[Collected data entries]
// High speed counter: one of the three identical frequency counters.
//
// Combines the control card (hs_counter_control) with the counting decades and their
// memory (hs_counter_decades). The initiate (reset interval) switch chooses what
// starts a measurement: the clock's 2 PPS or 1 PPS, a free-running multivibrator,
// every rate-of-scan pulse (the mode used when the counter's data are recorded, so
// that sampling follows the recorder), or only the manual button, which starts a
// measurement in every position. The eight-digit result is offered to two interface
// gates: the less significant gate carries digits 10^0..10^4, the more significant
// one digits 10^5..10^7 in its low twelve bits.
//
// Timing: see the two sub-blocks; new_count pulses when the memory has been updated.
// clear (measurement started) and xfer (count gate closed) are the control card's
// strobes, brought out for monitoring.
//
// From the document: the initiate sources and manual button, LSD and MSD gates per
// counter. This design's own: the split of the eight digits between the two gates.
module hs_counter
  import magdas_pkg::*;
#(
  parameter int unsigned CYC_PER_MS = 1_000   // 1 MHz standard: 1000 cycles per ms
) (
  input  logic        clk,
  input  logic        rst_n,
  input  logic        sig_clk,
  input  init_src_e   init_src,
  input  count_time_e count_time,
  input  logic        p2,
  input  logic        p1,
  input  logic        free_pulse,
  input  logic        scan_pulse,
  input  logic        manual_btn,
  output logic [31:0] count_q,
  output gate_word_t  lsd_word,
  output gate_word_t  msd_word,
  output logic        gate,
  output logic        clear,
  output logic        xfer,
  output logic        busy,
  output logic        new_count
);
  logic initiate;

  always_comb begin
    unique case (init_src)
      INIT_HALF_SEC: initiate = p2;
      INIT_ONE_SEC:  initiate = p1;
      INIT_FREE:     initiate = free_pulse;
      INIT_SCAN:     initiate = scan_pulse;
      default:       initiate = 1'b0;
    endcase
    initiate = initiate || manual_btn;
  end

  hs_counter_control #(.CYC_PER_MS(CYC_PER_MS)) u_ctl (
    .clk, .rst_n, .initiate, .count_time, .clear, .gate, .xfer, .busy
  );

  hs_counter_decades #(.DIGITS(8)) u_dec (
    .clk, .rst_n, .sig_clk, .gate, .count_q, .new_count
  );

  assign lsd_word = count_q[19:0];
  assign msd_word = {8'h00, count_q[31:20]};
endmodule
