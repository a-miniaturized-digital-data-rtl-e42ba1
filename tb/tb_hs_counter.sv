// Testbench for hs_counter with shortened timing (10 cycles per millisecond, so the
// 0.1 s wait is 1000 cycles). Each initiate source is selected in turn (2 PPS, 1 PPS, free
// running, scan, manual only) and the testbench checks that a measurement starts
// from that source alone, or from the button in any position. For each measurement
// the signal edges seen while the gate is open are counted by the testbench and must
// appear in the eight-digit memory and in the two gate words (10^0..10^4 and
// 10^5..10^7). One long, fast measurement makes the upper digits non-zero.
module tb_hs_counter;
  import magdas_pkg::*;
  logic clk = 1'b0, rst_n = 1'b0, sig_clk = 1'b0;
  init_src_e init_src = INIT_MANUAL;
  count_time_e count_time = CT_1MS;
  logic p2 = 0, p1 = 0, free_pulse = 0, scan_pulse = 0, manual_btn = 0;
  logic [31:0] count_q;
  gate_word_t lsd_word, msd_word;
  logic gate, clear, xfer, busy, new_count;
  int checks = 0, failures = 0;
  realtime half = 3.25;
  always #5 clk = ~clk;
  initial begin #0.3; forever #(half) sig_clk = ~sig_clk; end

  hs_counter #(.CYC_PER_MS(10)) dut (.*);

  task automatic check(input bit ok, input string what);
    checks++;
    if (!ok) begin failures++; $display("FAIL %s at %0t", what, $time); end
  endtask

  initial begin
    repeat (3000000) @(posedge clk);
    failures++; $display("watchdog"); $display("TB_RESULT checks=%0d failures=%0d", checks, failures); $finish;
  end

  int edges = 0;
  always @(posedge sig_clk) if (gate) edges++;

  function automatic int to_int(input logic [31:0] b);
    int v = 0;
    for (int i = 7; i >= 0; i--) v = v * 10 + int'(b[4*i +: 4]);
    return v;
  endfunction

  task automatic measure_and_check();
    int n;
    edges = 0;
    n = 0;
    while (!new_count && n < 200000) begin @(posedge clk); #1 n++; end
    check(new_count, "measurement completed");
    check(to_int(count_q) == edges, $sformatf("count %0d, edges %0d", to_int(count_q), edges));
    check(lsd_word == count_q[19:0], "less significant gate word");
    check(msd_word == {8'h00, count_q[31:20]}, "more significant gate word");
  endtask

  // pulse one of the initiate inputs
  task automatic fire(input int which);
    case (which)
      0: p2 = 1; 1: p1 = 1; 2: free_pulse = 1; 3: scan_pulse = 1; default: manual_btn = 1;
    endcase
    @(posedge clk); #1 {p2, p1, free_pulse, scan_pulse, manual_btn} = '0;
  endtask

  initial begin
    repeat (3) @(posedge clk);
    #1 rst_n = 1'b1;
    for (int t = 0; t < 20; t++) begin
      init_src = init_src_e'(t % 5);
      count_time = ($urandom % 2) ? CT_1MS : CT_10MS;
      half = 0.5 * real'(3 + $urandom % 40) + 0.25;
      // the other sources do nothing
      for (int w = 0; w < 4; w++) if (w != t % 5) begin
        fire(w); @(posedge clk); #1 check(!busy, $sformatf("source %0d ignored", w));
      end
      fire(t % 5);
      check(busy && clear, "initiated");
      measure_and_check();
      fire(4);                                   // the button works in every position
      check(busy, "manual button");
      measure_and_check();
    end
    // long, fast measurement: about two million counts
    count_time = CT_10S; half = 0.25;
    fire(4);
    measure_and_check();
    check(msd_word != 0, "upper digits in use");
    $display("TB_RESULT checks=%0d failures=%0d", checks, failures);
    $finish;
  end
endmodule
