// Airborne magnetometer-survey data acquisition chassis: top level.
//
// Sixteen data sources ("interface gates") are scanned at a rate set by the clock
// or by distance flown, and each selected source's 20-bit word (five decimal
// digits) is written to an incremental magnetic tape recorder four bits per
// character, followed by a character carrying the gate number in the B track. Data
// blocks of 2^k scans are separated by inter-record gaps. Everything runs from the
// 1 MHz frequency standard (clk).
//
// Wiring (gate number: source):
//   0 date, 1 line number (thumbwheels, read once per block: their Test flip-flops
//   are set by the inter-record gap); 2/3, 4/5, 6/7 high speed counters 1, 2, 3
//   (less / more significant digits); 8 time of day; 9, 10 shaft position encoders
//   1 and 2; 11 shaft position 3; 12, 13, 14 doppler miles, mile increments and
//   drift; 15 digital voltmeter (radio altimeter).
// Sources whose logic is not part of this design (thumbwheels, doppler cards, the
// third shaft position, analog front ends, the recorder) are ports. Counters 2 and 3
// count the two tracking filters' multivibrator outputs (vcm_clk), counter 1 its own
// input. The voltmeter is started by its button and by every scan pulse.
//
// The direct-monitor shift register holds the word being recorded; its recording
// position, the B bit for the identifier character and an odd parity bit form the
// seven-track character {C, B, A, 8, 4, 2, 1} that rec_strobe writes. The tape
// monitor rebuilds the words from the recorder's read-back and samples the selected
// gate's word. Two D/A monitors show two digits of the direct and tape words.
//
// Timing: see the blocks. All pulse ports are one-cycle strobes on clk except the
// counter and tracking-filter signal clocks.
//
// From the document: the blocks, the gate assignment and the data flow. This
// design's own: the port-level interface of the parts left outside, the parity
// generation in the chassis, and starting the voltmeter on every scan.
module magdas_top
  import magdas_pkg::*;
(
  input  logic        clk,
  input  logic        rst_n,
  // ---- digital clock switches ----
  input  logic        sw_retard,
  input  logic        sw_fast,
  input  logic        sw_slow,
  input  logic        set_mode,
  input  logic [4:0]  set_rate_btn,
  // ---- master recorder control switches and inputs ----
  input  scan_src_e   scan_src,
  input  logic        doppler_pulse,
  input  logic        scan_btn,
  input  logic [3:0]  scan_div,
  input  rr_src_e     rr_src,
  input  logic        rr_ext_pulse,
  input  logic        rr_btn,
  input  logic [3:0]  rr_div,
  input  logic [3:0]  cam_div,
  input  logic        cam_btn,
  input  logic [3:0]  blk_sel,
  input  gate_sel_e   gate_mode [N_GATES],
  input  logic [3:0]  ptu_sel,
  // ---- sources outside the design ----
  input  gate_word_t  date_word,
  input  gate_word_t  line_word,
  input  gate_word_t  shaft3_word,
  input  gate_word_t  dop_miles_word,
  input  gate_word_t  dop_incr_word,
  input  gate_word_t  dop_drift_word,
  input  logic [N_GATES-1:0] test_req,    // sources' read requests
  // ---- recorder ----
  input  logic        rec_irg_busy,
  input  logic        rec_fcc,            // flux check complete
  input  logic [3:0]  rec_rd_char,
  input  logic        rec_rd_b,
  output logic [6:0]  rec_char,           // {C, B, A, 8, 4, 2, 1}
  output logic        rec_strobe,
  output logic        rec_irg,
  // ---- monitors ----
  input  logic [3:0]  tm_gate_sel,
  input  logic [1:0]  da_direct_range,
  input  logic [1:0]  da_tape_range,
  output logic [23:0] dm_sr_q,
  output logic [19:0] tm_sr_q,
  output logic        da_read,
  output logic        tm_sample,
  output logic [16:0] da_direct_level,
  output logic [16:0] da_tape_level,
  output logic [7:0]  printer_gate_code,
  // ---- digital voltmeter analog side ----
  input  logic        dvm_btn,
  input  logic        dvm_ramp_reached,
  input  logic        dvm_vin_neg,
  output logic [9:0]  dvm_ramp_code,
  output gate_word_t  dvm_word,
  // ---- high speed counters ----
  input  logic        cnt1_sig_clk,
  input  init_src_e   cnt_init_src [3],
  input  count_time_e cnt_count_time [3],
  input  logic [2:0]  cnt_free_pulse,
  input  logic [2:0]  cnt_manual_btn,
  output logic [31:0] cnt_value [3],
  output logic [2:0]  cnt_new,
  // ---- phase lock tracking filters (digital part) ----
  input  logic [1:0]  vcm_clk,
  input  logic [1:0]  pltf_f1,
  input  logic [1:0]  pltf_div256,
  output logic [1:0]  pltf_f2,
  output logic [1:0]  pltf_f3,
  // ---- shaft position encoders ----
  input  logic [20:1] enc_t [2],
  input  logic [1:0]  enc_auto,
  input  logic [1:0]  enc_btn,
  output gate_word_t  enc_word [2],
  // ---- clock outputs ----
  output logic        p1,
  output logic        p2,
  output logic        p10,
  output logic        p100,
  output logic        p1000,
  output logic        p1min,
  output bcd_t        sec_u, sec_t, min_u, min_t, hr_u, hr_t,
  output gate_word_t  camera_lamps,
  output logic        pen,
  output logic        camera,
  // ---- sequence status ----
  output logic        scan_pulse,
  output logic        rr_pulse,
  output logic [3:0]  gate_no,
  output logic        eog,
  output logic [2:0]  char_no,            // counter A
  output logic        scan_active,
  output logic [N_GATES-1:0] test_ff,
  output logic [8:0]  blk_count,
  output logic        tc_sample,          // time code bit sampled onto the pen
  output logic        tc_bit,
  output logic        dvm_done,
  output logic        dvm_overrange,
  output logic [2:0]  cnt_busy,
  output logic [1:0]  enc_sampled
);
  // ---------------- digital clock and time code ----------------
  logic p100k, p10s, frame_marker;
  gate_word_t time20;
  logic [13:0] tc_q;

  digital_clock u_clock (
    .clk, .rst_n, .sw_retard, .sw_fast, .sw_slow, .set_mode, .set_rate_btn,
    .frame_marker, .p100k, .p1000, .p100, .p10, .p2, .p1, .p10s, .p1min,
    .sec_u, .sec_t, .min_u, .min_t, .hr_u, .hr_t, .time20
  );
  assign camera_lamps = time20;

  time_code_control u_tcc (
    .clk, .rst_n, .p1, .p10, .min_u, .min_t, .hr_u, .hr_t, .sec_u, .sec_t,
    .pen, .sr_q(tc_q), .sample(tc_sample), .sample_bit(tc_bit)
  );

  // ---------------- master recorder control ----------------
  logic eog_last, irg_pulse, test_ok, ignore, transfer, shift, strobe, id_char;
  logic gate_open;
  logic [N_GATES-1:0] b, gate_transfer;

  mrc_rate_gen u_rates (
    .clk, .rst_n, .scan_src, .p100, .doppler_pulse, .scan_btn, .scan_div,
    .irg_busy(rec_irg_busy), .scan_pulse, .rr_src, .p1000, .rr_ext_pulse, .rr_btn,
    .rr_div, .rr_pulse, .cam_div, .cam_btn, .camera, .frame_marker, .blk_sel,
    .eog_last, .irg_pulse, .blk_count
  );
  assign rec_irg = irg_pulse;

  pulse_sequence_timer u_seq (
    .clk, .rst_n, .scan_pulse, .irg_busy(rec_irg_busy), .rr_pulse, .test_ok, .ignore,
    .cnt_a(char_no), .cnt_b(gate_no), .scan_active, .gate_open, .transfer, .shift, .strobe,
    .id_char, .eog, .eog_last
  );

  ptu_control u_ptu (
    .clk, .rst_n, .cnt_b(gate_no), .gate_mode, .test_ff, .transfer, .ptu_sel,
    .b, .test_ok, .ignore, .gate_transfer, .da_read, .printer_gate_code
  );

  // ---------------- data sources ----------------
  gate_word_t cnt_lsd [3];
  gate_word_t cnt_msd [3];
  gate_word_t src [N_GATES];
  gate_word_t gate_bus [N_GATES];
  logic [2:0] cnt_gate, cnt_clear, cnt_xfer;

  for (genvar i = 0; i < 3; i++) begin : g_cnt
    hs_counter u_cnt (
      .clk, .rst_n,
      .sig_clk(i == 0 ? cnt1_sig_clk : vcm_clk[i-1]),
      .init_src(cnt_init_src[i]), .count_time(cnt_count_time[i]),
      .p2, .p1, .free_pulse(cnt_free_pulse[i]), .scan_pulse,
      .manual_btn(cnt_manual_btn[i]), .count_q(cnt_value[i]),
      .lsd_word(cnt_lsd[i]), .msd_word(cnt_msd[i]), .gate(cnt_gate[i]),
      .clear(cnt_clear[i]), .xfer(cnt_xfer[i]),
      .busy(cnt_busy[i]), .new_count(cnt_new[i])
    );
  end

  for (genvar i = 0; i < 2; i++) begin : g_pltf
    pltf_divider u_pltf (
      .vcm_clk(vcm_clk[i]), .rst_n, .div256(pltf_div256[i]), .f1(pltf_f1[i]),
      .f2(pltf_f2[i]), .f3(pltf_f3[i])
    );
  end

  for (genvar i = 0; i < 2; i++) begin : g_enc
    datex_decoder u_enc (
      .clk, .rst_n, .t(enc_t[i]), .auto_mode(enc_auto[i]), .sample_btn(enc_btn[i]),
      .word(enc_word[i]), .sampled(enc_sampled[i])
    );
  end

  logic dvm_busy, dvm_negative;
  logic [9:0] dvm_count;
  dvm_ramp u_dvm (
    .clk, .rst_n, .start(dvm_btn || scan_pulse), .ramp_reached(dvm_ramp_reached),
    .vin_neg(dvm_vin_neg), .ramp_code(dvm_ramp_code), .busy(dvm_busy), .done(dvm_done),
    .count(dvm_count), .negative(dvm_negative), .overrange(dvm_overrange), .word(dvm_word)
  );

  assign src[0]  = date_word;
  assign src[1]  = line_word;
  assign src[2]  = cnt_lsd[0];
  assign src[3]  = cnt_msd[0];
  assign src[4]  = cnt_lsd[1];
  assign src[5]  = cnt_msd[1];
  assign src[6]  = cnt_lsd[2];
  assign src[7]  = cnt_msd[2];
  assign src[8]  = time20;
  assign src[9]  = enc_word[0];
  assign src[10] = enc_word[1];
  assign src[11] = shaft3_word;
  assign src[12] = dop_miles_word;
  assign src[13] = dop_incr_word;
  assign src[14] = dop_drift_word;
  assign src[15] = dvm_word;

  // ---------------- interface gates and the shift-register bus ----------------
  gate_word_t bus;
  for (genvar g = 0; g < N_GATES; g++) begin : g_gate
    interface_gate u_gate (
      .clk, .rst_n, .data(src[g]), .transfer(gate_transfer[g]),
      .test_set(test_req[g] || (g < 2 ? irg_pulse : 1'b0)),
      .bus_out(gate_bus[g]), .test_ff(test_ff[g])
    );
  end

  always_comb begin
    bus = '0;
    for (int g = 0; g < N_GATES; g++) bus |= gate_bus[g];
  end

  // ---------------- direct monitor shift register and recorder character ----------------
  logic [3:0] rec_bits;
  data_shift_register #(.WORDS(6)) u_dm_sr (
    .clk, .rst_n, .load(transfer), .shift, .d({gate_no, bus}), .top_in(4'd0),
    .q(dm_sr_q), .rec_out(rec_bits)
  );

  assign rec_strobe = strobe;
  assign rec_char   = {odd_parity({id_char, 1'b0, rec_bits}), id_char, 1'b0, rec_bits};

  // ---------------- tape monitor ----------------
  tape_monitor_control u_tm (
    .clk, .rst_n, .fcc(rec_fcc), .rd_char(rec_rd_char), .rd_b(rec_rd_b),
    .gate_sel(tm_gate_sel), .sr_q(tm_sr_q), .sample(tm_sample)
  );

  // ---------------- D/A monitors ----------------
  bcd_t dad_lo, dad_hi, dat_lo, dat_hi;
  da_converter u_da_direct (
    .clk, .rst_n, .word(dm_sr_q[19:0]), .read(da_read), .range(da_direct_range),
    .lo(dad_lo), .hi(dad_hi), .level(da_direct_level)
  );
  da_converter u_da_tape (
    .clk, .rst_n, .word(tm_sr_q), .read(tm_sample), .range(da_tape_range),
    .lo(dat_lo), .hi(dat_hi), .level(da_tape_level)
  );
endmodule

WHAT IS EXPECTED: Out of the data above, set down the lines from the one with "onto the pen" to the one with "gate_word_t time20;", both included, exactly as written and with no additions.

WRITTEN RESPONSE:
  output logic        tc_sample,          // time code bit sampled onto the pen
  output logic        tc_bit,
  output logic        dvm_done,
  output logic        dvm_overrange,
  output logic [2:0]  cnt_busy,
  output logic [1:0]  enc_sampled
);
  // ---------------- digital clock and time code ----------------
  logic p100k, p10s, frame_marker;
  gate_word_t time20;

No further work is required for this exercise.